[Brief]
All of the entries are to be printed exactly as they appear.

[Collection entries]

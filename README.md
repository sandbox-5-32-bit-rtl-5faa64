# 32-bit NCL adders

A set of clockless 32-bit adders in NULL Convention Logic (NCL), written in
SystemVerilog, along with the parts needed to compose and measure them. It
contains:

- several dual-rail full-adder components (A, B, C, D and the integrated A1,
  A2 and C1) and a quaternary (radix-4) digit adder (Q);
- three ways of building a 32-bit word from those components: 2D pipelined,
  full-word completeness and digit completeness;
- a counter that acts as an NCL token source;
- a top, `adder_sandbox32`, where two counters feed every adder
  configuration side by side.

## NCL in brief

- **Encoding.** Each bit travels on two wires (dual-rail). `01` is DATA 0,
  `10` is DATA 1 and `00` is NULL; `11` never occurs. A quaternary digit
  uses four wires, one-hot: wire k high means value k, all low means NULL.
  Packages: `ncl_pkg` (`dr_t`, `qr_t`).
- **Wavefronts.** An operation is a DATA wavefront followed by a NULL
  wavefront. A result is complete when every output holds DATA. It is
  cleared when every output is back to NULL.
- **Threshold gates.** `ncl_th` is THmn with optional weights on inputs 0
  and 1. The output goes to 1 when the weighted count of high inputs
  reaches m. It goes to 0 only when every input is 0; in between it holds.
  `ncl_thxor` is THXOR0, which sets on AB + CD. `ncl_the` is a THmn with an
  enable: it may set only while enabled and reset only while disabled.
- **Links.** A link (`ncl_link`, or `ncl_qlink` for 4-rail digits) is one
  TH22 per wire. The second input of each TH22 is the inverted completion
  of the consumer, its *closure*. The link passes DATA when the consumer
  asks for DATA and passes NULL when it asks for NULL. A TH12 or TH14 on
  the link outputs gives the link's own completion.
- **done.** A component's `done` is the C-element (TH22) of its output
  completions. That signal is what closes the component's inputs.
  `ncl_ctree` builds wide completions as a tree of THnn and TH22 gates.
- **Polarity convention.** Every `close`/`*_close` input in this design is
  a completion: 1 means "I hold DATA, send NULL". The inversion into a
  request sits inside the receiving link.

## Timing model

The gates are not combinational. Each threshold gate and each inverter is
a state element updated on every rising edge of `tick`. So one tick
stands for one gate delay, and the asynchronous behaviour (wavefronts
racing, handshakes, hysteresis) is simulated in a plain cycle-based way,
with all gates having the same delay. `tick` is a simulation time base,
not a clock of the design: nothing waits for it except the gate delays.
`rst` is synchronous. It sets every gate to 0 (all NULL) and every
closure inverter to 1 (request DATA). This model is a choice of this
design: real NCL gates are transistor circuits with hysteresis.

## Full-adder components

All binary components share one interface: `a`, `b`, `ci` in (dual-rail);
`s`, `co` out; `s_close`, `co_close` from the two consumers; `done` out.

| module | logic | cells |
|---|---|---|
| `fulladdA` | carryout/v = TH23(A/v, B/v, ci/v); sum/1 = TH34W2(co/0 weight 2, A/1, B/1, ci/1); sum/0 likewise with co/1. Output links. | 13 |
| `fulladdB` | two THXOR half adders for the sum. carryout/v = TH23W2(TH22(suma/1, ci/v) weight 2, A/v, B/v): the carry gate is split so that a carry decided by A = B does not wait on carryin. | 17 |
| `fulladdC` | canonical form: eight TH33 minterms and four TH14 ORs | 21 |
| `fulladdD` | half adder, half adder, OR, each a TH22 minterm rank plus OR gates | 28 |
| `fulladdA1` | fulladdA with the link rank merged into the logic: the TH23 and TH34W2 gates take their consumer's request as an enable | 9 |
| `fulladdA2` | fulladdA1 without the large enabled sum gate: TH34W2(X weight 2, A, B, C) = XA + XB + XC + ABC, with each product an enabled C-element and a TH14 as the OR | 17 |
| `fulladdC1` | fulladdC as three pipeline stages, all enabled gates: eight minterms, then minterm pairs midA (for the sum) and midB (for the carry) as one-hot 4-rail values, then the sum and carryout rails. `done` is the minterm rank's completion, so the inputs are released while the later ranks still hold the result | 33 |
| `fulladdQ` | radix-4 digit adder: one-hot 4-rail A, B, sum; dual-rail carries | — |

Each `fulladdX` is `fa_coreX` (logic only) plus `fa_outlinks` (two links
and a TH22 done); the integrated A1, A2 and C1 are single modules.
`fa_core_sel` picks a core from the `fa_kind_e` value.

## Word structures

Each structure has a binary version (`WIDTH = 32`, `KIND` selects the
component) and a quaternary version (`DIGITS = 16`, using `fulladdQ`).

- **2D pipelined** (`twoD_adder32`, `twoD_adder32Q`). Every component
  links both its sum and its carry. Carry link i is closed by the `done`
  of component i+1. Digits of successive additions flow independently,
  so a long carry chain does not hold back the rest of the word.
- **Full-word completeness** (`fullword_adder32`, `fullword_adder32Q`).
  The component logic ripples unregistered through the word. A single rank
  of links holds the result, under a single closure. A completion tree over
  all outputs gives one `done`.
- **Digit completeness** (`digit_adder32`, `digit_adder32Q`). There is one
  sum link per digit and no carry links. `done[i]` is the C-element of the
  completions of sum i and sum i+1; the last digit pairs with the carryout.
  So the carry is held indirectly through the neighbouring sum's
  completeness.

## The carry chain in NCL

In NCL the delay of an addition depends on its operands, not on a worst
case. A digit whose two summand bits are equal (00 or 11) knows its
carryout without waiting for its carryin, if its gates allow it. Only a run
of propagate digits (a ≠ b) makes the carry ripple. Components A, B, A1 and
A2 decide such carries locally. C, D and C1 always wait for carryin (every
minterm needs it), so they ripple through the whole word.

Measured with the unit-delay model (ticks from the operands to `done`
closing the inputs). "Chain-free" is a sum with no propagate run. The long
chain is a full 32-bit propagate run.

| structure | A | B | C | D | A1 | A2 | C1 |
|---|---|---|---|---|---|---|---|
| 2D pipelined, chain-free / long | 8 / 69 | 8 / 100 | 101 / 101 | 134 / 134 | 6 / 37 | 7 / 38 | 98 / 99 |
| full word, chain-free / long | 10 / 42 | 10 / 73 | 73 / 73 | 106 / 107 | – | – | – |

The quaternary full-word adder needs 18 ticks without a chain and 25 with
one.

## The top: `adder_sandbox32`

Two `ncl_counter`s produce the operand streams A = k·STEP_A and
B = k·STEP_B. The counters step only after every adder has closed its
inputs: all `done` outputs meet in one completion tree. Carryin is a DATA 0
that follows the wavefronts of bit 0 of A. The top has 14 configurations,
each with its own result ports and close input:

- binary `bin_*[0..10]`: fullword A, fullword B, digit A, digit B, and twoD
  A, B, C, D, A1, A2, C1;
- quaternary `q_*[0..2]`: twoD Q, fullword Q, digit Q. Their operands are
  converted from dual-rail pairs by `ncl_dr2qr`.

## What differs from the source design

- The delay model is one tick per gate, not transistor timing.
- fulladdB has 17 cells counting the two closure inverters. The
  printed counts are 15 and 16.
- The counters are a behavioural token source, not an NCL counter built
  from gates.
- Not built: the integrated B1 and B2; the internally pipelined D1–D5;
  and the quaternary variants Q1–Q3.

## Simulating

Each block has a self-checking testbench in `tb/`. Each prints
`TB_RESULT checks=N failures=M`. With Verilator 5:

```
verilator --binary --timing --assert --top-module tb_twoD_adder32 \
    rtl/ncl_pkg.sv tb/tb_twoD_adder32.sv -y rtl -y tb
./obj_dir/Vtb_twoD_adder32
```

`tb_adder_sandbox32` runs the top at its default size. It checks 40
additions on each configuration under random back pressure from the
consumers. It also counts the mechanisms exercised: carry out of bit 31,
long propagate chains, consumer stalls, a chain-free addition and counter
wrap-around.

[Response to the task]
filename README.md
repository sandbox-5-32-bit-rtl-5faa64
# 32-bit NCL adders

A set of clockless 32-bit adders in NULL Convention Logic (NCL), written in
SystemVerilog, along with the parts needed to compose and measure them. It
contains:

- several dual-rail full-adder components (A, B, C, D and the integrated A1,
  A2 and C1) and a quaternary (radix-4) digit adder (Q);
- three ways of building a 32-bit word from those components: 2D pipelined,
  full-word completeness and digit completeness;
- a counter that acts as an NCL token source;
- a top, `adder_sandbox32`, where two counters feed every adder
  configuration side by side.

## NCL in brief

- **Encoding.** Each bit travels on two wires (dual-rail). `01` is DATA 0,
  `10` is DATA 1 and `00` is NULL; `11` never occurs. A quaternary digit
  uses four wires, one-hot: wire k high means value k, all low means NULL.
  Packages: `ncl_pkg` (`dr_t`, `qr_t`).
- **Wavefronts.** An operation is a DATA wavefront followed by a NULL
  wavefront. A result is complete when every output holds DATA. It is
  cleared when every output is back to NULL.
- **Threshold gates.** `ncl_th` is THmn with optional weights on inputs 0
  and 1. The output goes to 1 when the weighted count of high inputs
  reaches m. It goes to 0 only when every input is 0; in between it holds.
  `ncl_thxor` is THXOR0, which sets on AB + CD. `ncl_the` is a THmn with an
  enable: it may set only while enabled and reset only while disabled.
- **Links.** A link (`ncl_link`, or `ncl_qlink` for 4-rail digits) is one
  TH22 per wire. The second input of each TH22 is the inverted completion
  of the consumer, its *closure*. The link passes DATA when the consumer
  asks for DATA and passes NULL when it asks for NULL. A TH12 or TH14 on
  the link outputs gives the link's own completion.
- **done.** A component's `done` is the C-element (TH22) of its output
  completions. That signal is what closes the component's inputs.
  `ncl_ctree` builds wide completions as a tree of THnn and TH22 gates.
- **Polarity convention.** Every `close`/`*_close` input in this design is
  a completion: 1 means "I hold DATA, send NULL". The inversion into a
  request sits inside the receiving link.

## Timing model

The gates are not combinational. Each threshold gate and each inverter is
a state element updated on every rising edge of `tick`. So one tick
stands for one gate delay, and the asynchronous behaviour (wavefronts
racing, handshakes, hysteresis) is simulated in a plain cycle-based way,
with all gates having the same delay. `tick` is a simulation time base,
not a clock of the design: nothing waits for it except the gate delays.
`rst` is synchronous. It sets every gate to 0 (all NULL) and every
closure inverter to 1 (request DATA). This model is a choice of this
design: real NCL gates are transistor circuits with hysteresis.

## Full-adder components

All binary components share one interface: `a`, `b`, `ci` in (dual-rail);
`s`, `co` out; `s_close`, `co_close` from the two consumers; `done` out.

| module | logic | cells |
|---|---|---|
| `fulladdA` | carryout/v = TH23(A/v, B/v, ci/v); sum/1 = TH34W2(co/0 weight 2, A/1, B/1, ci/1); sum/0 likewise with co/1. Output links. | 13 |
| `fulladdB` | two THXOR half adders for the sum. carryout/v = TH23W2(TH22(suma/1, ci/v) weight 2, A/v, B/v): the carry gate is split so that a carry decided by A = B does not wait on carryin. | 17 |
| `fulladdC` | canonical form: eight TH33 minterms and four TH14 ORs | 21 |
| `fulladdD` | half adder, half adder, OR, each a TH22 minterm rank plus OR gates | 28 |
| `fulladdA1` | fulladdA with the link rank merged into the logic: the TH23 and TH34W2 gates take their consumer's request as an enable | 9 |
| `fulladdA2` | fulladdA1 without the large enabled sum gate: TH34W2(X weight 2, A, B, C) = XA + XB + XC + ABC, with each product an enabled C-element and a TH14 as the OR | 17 |
| `fulladdC1` | fulladdC as three pipeline stages, all enabled gates: eight minterms, then minterm pairs midA (for the sum) and midB (for the carry) as one-hot 4-rail values, then the sum and carryout rails. `done` is the minterm rank's completion, so the inputs are released while the later ranks still hold the result | 33 |
| `fulladdQ` | radix-4 digit adder: one-hot 4-rail A, B, sum; dual-rail carries | — |

Each `fulladdX` is `fa_coreX` (logic only) plus `fa_outlinks` (two links
and a TH22 done); the integrated A1, A2 and C1 are single modules.
`fa_core_sel` picks a core from the `fa_kind_e` value.

## Word structures

Each structure has a binary version (`WIDTH = 32`, `KIND` selects the
component) and a quaternary version (`DIGITS = 16`, using `fulladdQ`).

- **2D pipelined** (`twoD_adder32`, `twoD_adder32Q`). Every component
  links both its sum and its carry. Carry link i is closed by the `done`
  of component i+1. Digits of successive additions flow independently,
  so a long carry chain does not hold back the rest of the word.
- **Full-word completeness** (`fullword_adder32`, `fullword_adder32Q`).
  The component logic ripples unregistered through the word. A single rank
  of links holds the result, under a single closure. A completion tree over
  all outputs gives one `done`.
- **Digit completeness** (`digit_adder32`, `digit_adder32Q`). There is one
  sum link per digit and no carry links. `done[i]` is the C-element of the
  completions of sum i and sum i+1; the last digit pairs with the carryout.
  So the carry is held indirectly through the neighbouring sum's
  completeness.

## The carry chain in NCL

In NCL the delay of an addition depends on its operands, not on a worst
case. A digit whose two summand bits are equal (00 or 11) knows its
carryout without waiting for its carryin, if its gates allow it. Only a run
of propagate digits (a ≠ b) makes the carry ripple. Components A, B, A1 and
A2 decide such carries locally. C, D and C1 always wait for carryin (every
minterm needs it), so they ripple through the whole word.

Measured with the unit-delay model (ticks from the operands to `done`
closing the inputs). "Chain-free" is a sum with no propagate run. The long
chain is a full 32-bit propagate run.

| structure | A | B | C | D | A1 | A2 | C1 |
|---|---|---|---|---|---|---|---|
| 2D pipelined, chain-free / long | 8 / 69 | 8 / 100 | 101 / 101 | 134 / 134 | 6 / 37 | 7 / 38 | 98 / 99 |
| full word, chain-free / long | 10 / 42 | 10 / 73 | 73 / 73 | 106 / 107 | – | – | – |

The quaternary full-word adder needs 18 ticks without a chain and 25 with
one.

## The top: `adder_sandbox32`

Two `ncl_counter`s produce the operand streams A = k·STEP_A and
B = k·STEP_B. The counters step only after every adder has closed its
inputs: all `done` outputs meet in one completion tree. Carryin is a DATA 0
that follows the wavefronts of bit 0 of A. The top has 14 configurations,
each with its own result ports and close input:

- binary `bin_*[0..10]`: fullword A, fullword B, digit A, digit B, and twoD
  A, B, C, D, A1, A2, C1;
- quaternary `q_*[0..2]`: twoD Q, fullword Q, digit Q. Their operands are
  converted from dual-rail pairs by `ncl_dr2qr`.

## What differs from the source design

- The delay model is one tick per gate, not transistor timing.
- fulladdB has 17 cells counting the two closure inverters. The
  printed counts are 15 and 16.
- The counters are a behavioural token source, not an NCL counter built
  from gates.
- Not built: the integrated B1 and B2; the internally pipelined D1–D5;
  and the quaternary variants Q1–Q3.

## Simulating

Each block has a self-checking testbench in `tb/`. Each prints
`TB_RESULT checks=N failures=M`. With Verilator 5:

```
verilator --binary --timing --assert --top-module tb_twoD_adder32 \
    rtl/ncl_pkg.sv tb/tb_twoD_adder32.sv -y rtl -y tb
./obj_dir/Vtb_twoD_adder32
```

`tb_adder_sandbox32` runs the top at its default size. It checks 40
additions on each configuration under random back pressure from the
consumers. It also counts the mechanisms exercised: carry out of bit 31,
long propagate chains, consumer stalls, a chain-free addition and counter
wrap-around.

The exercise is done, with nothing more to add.